Work to be completed:
Copy every line from the records that holds the word "index".

········

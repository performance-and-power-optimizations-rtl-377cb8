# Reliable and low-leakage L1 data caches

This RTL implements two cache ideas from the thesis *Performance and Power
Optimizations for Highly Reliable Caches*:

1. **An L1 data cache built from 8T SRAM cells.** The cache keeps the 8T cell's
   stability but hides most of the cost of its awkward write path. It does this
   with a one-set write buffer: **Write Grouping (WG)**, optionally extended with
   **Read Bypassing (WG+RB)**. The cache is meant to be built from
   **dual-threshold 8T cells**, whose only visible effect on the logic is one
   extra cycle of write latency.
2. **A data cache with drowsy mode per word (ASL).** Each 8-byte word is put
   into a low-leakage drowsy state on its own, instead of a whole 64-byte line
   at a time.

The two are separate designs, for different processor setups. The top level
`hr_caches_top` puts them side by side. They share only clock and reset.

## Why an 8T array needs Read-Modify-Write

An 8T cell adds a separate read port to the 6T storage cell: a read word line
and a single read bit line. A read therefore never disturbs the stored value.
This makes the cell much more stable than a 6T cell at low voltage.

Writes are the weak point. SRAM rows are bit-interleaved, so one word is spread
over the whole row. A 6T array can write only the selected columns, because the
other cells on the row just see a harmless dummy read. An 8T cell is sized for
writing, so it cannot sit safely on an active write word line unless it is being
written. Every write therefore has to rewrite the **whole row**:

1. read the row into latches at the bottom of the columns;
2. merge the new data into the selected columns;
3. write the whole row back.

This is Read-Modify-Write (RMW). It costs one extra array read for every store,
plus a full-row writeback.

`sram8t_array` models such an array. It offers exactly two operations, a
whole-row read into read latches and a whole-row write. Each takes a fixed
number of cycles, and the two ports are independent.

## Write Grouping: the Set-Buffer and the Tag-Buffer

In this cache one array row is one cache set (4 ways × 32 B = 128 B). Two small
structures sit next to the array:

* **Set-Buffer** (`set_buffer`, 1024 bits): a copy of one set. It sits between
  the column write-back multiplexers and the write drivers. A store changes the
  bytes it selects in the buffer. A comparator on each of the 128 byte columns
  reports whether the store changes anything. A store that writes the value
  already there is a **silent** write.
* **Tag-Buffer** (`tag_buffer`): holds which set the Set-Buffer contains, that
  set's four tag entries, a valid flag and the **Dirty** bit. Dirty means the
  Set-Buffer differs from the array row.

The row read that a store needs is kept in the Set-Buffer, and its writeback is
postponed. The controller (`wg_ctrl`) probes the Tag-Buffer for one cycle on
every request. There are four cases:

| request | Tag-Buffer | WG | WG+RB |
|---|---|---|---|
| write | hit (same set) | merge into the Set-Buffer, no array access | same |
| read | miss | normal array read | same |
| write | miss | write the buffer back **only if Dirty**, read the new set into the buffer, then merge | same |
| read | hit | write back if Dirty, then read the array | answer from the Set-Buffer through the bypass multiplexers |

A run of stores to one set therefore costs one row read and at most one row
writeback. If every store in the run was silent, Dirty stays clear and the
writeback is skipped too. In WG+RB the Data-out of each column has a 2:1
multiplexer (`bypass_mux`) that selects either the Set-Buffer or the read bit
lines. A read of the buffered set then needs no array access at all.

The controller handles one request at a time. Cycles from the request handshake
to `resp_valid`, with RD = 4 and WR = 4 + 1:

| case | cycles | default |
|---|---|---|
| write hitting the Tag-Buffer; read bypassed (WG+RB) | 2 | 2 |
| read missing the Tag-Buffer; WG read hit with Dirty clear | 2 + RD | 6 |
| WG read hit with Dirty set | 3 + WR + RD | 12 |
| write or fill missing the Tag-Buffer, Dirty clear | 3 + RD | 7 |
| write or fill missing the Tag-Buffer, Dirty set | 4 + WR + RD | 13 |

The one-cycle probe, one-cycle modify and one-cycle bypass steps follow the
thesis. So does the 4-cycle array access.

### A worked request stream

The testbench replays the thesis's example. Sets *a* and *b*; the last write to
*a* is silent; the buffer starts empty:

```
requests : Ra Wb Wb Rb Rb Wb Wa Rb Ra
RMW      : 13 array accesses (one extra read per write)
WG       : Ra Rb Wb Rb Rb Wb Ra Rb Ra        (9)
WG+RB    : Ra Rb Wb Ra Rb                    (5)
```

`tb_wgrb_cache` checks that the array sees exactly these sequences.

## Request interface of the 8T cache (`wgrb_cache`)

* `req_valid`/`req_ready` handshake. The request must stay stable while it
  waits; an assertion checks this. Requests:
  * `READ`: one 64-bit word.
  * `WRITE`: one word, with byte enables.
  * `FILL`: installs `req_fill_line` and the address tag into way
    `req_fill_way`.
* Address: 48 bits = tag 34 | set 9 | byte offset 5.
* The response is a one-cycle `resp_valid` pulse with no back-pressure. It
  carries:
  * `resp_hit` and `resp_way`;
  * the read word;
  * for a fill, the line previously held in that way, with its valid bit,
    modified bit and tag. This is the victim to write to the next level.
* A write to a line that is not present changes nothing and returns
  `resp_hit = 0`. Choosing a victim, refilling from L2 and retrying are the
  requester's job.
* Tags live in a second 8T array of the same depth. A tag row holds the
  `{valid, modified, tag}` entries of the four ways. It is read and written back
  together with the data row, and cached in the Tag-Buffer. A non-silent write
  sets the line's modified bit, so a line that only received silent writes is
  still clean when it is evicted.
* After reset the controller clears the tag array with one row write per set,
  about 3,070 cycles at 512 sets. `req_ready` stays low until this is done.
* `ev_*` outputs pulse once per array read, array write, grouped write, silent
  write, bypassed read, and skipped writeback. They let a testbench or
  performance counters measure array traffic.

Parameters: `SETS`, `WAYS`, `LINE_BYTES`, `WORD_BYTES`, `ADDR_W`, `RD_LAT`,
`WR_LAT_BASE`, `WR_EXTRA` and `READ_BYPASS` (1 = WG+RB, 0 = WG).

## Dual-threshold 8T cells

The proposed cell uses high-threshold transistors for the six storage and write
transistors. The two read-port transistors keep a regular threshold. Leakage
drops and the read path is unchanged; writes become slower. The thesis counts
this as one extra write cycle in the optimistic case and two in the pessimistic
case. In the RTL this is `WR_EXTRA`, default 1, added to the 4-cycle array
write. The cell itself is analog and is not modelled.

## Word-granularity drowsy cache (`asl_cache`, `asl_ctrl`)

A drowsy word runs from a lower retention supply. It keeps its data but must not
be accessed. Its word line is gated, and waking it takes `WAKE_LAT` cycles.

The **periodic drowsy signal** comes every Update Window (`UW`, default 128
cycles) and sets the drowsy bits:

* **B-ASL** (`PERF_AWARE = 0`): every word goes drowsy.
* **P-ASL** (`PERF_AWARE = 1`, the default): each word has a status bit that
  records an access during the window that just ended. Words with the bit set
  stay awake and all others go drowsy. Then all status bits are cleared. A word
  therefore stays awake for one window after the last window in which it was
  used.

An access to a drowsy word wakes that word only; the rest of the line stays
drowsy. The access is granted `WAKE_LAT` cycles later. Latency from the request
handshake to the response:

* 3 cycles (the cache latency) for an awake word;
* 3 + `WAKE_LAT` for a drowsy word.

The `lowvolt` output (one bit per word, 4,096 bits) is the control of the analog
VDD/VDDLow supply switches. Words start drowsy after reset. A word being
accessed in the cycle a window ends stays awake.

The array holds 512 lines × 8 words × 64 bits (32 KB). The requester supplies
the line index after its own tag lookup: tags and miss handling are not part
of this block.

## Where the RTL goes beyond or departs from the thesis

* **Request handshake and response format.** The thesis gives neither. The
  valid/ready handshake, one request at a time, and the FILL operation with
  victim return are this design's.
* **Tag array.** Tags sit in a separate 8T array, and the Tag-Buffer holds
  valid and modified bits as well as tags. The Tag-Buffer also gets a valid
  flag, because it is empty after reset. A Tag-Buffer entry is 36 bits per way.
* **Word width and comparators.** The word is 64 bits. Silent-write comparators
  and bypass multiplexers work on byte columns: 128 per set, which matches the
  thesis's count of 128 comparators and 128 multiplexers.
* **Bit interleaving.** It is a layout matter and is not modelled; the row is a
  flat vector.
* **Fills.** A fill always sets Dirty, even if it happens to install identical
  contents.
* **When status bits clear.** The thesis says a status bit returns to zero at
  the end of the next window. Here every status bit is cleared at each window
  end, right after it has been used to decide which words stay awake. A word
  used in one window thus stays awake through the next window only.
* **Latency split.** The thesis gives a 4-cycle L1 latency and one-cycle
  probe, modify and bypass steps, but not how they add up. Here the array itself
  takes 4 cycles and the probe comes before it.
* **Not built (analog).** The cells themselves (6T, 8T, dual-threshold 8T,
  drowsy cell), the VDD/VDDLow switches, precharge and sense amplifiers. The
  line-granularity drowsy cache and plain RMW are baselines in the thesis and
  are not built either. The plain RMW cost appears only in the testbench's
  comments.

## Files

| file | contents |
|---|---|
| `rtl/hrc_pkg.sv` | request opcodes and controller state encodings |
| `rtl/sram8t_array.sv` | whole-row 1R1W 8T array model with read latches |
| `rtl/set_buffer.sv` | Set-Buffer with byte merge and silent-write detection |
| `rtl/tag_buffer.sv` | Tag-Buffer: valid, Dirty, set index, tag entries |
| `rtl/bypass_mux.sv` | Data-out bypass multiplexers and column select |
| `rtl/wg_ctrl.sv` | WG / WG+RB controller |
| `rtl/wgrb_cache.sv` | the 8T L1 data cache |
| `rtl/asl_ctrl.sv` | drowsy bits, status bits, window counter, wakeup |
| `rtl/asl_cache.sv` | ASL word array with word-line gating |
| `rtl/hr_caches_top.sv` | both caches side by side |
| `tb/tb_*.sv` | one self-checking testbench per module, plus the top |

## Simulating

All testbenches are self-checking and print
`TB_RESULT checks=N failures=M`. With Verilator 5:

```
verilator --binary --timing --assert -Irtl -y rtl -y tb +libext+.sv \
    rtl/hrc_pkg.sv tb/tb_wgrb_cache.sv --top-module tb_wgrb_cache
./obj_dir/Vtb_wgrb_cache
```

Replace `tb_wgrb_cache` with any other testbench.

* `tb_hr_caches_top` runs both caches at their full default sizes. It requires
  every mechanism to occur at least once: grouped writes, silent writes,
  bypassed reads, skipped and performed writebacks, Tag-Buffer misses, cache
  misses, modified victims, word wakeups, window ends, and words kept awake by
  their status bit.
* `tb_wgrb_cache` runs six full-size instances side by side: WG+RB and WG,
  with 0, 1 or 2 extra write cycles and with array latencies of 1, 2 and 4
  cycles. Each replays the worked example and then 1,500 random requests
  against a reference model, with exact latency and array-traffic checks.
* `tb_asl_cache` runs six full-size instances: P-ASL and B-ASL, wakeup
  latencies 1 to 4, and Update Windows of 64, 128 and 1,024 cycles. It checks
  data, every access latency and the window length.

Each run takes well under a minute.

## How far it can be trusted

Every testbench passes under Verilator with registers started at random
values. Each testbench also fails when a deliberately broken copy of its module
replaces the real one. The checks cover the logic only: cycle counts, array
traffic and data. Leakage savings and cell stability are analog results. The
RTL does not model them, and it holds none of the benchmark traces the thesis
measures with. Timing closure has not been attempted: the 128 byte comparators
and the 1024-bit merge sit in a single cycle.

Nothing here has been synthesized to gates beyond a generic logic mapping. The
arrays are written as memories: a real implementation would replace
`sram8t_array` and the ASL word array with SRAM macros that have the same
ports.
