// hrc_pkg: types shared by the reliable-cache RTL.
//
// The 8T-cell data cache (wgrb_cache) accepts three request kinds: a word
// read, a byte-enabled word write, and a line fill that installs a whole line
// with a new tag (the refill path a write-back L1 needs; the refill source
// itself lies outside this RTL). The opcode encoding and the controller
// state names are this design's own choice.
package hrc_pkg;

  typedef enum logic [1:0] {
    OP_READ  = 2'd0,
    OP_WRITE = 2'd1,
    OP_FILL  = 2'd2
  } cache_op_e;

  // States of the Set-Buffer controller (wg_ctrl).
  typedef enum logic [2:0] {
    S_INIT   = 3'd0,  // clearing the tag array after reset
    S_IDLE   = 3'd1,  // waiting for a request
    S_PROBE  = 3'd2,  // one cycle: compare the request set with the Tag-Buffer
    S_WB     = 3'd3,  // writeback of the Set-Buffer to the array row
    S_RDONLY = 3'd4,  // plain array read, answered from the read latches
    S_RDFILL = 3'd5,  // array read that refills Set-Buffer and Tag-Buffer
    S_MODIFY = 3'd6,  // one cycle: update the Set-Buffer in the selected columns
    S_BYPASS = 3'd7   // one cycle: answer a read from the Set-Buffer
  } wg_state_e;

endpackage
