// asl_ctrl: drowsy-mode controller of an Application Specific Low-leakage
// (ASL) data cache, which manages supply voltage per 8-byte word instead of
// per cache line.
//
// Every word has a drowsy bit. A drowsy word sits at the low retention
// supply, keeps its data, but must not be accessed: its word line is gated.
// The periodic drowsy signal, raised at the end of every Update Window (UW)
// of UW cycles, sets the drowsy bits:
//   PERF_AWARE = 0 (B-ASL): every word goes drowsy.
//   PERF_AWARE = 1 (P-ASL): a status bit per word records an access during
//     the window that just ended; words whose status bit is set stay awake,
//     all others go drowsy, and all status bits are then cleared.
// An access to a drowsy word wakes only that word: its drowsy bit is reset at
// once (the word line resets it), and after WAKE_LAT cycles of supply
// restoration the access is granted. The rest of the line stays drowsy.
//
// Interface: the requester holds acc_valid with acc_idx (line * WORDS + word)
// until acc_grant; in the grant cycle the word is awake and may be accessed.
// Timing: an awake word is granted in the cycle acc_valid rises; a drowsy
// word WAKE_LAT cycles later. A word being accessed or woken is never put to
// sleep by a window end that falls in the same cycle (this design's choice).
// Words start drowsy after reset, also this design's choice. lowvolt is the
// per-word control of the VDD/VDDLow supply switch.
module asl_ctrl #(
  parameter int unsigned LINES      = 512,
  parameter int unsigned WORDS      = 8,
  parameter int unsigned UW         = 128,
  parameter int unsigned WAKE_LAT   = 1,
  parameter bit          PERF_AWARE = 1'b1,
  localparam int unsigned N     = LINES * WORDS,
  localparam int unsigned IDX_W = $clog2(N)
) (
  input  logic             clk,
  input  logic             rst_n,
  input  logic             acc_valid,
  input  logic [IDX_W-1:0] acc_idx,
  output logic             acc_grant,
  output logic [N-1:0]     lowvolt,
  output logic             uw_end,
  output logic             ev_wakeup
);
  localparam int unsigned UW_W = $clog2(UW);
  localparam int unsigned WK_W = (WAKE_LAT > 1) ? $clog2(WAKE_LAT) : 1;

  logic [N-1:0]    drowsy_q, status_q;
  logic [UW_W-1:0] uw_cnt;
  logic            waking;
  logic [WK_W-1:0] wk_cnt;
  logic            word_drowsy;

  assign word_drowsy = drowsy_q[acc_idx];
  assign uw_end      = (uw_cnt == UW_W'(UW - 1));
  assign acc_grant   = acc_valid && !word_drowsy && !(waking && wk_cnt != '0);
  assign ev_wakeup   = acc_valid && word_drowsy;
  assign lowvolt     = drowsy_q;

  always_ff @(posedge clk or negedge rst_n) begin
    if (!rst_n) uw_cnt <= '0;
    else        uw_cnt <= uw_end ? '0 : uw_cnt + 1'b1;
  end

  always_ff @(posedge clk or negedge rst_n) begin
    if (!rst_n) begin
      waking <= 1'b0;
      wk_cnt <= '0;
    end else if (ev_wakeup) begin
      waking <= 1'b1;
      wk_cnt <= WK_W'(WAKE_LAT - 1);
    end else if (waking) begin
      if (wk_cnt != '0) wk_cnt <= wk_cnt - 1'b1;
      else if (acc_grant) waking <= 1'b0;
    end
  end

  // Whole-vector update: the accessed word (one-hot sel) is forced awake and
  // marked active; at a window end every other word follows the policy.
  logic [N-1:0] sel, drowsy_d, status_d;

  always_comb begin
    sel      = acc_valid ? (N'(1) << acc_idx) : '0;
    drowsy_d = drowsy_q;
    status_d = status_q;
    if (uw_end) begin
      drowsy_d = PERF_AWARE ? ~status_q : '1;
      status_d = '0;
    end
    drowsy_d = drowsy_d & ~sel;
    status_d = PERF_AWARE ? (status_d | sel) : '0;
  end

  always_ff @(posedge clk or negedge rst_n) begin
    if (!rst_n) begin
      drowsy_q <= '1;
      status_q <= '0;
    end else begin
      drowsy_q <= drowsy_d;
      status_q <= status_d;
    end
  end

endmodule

········

Solution:
the line index after its own tag lookup: tags and miss handling are not part
| `rtl/tag_buffer.sv` | Tag-Buffer: valid, Dirty, set index, tag entries |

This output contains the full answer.